The FDA has ordered a halt to all manufacturing and distribution of unapproved suppository drugs containing trimethobenzamide hydrochloride.

According to the FDA, "drugs containing trimethobenzamide in suppository form lack evidence of effectiveness." The suppositories have been sold under various brand names, including Tigan, Tebamide, T-Gen, Trimazide and Trimethobenz. The drugs, which are used to treat nausea and vomiting in both adults and children, may not be shipped after May 9. Companies wanting to market suppository products that contain trimethobenzamide must submit a new drug application for approval from the FDA.
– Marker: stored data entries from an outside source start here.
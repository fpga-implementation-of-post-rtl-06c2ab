// ring_xmul: one step of the linear feedback shift register that multiplies a
// polynomial by x in Z_q[x]/(x^N - x - 1).
//
// Since x^N = x + 1, the top coefficient a_{N-1} leaves the register and is fed
// back into positions 0 and 1:
//   y_0 = a_{N-1},  y_1 = a_0 + a_{N-1} mod Q,  y_k = a_{k-1} (k >= 2).
// This is the Fibonacci/Galois LFSR of characteristic polynomial x^N - x - 1
// with M-bit cells and one modular adder at the tap. Chaining k instances
// gives x^k * a. Purely combinational; the register is in the multiplier.
//
// The LFSR for x^n - x - 1 follows the original architecture; applying it to h
// rather than to the accumulators is this design's own choice.
module ring_xmul #(
  parameter int unsigned N = ntru_pkg::N_DEFAULT,
  parameter int unsigned Q = ntru_pkg::Q_DEFAULT,
  parameter int unsigned M = $clog2(Q)
) (
  input  logic [M-1:0] a [N],
  output logic [M-1:0] y [N]
);
  logic [M-1:0] tap;

  mod_addsub #(.Q(Q), .M(M)) u_tap (.a(a[0]), .b(a[N-1]), .sub(1'b0), .s(tap));

  always_comb begin
    y[0] = a[N-1];
    y[1] = tap;
    for (int k = 2; k < int'(N); k++) y[k] = a[k-1];
  end
endmodule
The decision was made under the Drug Efficacy Study Implementation, or DESI, program, a 1962 amendment to the Federal Food, Drug and Cosmetic Act that required that drugs be shown to be effective as well as safe. Using the DESI, the FDA evaluated thousands of drug products previously approved only on the basis of being safe to use. One of those products was Tigan, which later failed to pass efficacy tests. DESI findings apply to all unapproved products "identical, related or similar" to the DESI-tested drug, so all unapproved trimethobenzamide hydrochloride suppositories have been pulled from the market.

Several oral capsules and injectable products containing trimethobenzamide have been approved by the FDA. Those products are not affected by this order. In addition, the FDA says that numerous alternative products in various formulations have been approved to treat nausea and vomiting and are available on the market. Patients are encouraged to contact their physicians or other health professionals with questions about the FDA action.